Stored entries »
'''

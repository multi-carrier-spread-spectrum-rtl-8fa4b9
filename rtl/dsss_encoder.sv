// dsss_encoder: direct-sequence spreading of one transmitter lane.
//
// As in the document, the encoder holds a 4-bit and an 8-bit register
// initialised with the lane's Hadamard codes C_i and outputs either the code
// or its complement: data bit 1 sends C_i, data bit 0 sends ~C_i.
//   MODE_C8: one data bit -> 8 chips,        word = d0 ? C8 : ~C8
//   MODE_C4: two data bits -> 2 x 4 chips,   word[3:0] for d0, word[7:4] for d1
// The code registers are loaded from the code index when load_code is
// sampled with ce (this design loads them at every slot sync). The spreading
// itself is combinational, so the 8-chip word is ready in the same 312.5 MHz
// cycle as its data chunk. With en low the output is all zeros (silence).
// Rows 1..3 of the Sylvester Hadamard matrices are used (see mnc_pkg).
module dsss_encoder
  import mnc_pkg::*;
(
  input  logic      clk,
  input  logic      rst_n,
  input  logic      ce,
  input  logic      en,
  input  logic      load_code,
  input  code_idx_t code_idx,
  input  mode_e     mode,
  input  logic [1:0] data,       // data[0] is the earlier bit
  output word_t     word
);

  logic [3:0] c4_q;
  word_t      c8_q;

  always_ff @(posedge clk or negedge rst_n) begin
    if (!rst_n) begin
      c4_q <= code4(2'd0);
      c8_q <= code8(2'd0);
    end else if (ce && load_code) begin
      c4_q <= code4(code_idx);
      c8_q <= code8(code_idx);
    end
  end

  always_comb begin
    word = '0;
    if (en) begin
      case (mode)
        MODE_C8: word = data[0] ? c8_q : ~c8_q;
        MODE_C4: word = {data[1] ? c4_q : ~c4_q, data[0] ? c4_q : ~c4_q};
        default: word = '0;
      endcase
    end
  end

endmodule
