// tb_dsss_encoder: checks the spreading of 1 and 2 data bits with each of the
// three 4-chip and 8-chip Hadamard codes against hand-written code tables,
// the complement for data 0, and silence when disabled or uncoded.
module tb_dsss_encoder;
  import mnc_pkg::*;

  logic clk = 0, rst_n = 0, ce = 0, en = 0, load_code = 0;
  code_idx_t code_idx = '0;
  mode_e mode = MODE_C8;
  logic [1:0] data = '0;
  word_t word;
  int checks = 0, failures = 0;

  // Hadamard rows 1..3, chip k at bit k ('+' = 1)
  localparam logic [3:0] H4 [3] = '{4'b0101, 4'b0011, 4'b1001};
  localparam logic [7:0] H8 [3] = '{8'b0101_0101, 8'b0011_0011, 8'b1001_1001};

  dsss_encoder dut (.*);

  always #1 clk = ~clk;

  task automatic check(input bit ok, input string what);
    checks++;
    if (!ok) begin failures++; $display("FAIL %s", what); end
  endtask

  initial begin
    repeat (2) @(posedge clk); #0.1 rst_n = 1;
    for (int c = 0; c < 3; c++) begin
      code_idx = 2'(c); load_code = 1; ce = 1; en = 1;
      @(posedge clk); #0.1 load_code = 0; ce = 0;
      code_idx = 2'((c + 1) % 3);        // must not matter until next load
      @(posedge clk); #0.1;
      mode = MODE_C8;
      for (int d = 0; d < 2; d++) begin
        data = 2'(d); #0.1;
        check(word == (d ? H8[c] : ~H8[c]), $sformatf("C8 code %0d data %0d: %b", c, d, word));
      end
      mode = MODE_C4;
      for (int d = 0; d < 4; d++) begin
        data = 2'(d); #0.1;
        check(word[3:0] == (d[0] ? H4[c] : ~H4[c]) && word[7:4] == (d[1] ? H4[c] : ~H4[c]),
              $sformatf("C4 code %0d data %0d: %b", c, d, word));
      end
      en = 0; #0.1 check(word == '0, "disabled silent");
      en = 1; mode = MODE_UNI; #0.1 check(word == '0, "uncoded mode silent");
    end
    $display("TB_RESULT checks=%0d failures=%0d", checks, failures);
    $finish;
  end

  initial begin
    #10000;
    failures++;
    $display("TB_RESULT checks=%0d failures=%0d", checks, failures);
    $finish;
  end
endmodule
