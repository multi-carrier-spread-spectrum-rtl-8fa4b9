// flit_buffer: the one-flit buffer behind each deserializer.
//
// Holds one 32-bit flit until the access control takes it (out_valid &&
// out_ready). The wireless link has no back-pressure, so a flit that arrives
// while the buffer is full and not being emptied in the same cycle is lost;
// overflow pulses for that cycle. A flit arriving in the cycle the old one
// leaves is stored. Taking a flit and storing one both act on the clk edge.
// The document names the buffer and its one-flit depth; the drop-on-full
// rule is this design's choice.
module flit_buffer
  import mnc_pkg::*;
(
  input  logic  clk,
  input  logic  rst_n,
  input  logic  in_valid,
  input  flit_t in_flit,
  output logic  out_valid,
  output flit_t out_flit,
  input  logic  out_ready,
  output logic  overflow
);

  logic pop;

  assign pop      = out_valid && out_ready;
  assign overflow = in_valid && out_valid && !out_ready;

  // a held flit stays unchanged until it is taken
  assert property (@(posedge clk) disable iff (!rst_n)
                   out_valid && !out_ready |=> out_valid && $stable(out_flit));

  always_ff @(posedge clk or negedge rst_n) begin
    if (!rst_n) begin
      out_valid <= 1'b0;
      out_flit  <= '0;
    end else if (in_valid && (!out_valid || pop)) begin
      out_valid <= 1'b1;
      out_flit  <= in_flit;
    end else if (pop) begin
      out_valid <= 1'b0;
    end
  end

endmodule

'''
'''

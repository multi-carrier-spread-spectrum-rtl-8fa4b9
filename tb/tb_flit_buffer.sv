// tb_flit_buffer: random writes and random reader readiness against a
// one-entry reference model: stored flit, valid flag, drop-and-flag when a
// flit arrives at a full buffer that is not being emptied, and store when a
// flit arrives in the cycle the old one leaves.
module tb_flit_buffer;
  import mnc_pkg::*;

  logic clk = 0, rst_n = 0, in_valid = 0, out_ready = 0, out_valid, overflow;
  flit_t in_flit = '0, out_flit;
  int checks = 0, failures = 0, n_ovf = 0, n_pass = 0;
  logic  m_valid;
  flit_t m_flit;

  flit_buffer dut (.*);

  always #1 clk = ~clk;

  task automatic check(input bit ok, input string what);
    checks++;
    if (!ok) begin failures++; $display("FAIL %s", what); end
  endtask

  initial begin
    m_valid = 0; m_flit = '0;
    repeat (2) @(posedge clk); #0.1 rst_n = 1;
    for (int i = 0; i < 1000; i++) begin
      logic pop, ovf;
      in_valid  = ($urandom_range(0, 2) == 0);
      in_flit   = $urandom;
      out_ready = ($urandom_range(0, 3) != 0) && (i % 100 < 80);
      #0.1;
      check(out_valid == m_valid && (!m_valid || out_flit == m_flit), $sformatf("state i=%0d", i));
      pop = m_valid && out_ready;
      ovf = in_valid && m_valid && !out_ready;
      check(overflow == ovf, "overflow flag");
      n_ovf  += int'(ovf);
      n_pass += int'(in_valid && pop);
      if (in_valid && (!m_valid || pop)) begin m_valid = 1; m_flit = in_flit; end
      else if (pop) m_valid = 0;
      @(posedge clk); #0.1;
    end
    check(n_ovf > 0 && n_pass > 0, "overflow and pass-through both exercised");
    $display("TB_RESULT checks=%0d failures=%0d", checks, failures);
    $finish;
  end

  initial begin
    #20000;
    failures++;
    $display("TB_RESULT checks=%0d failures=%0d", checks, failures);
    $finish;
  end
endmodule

'''

Going back to the entries above, set down exactly the lines that begin at the one with "end else if (ce && load_code) begin" and end at the one with "MODE_C8: word = data[0]", both included, and nothing else.

    end else if (ce && load_code) begin
      c4_q <= code4(code_idx);
      c8_q <= code8(code_idx);
    end
  end

  always_comb begin
    word = '0;
    if (en) begin
      case (mode)
        MODE_C8: word = data[0] ? c8_q : ~c8_q;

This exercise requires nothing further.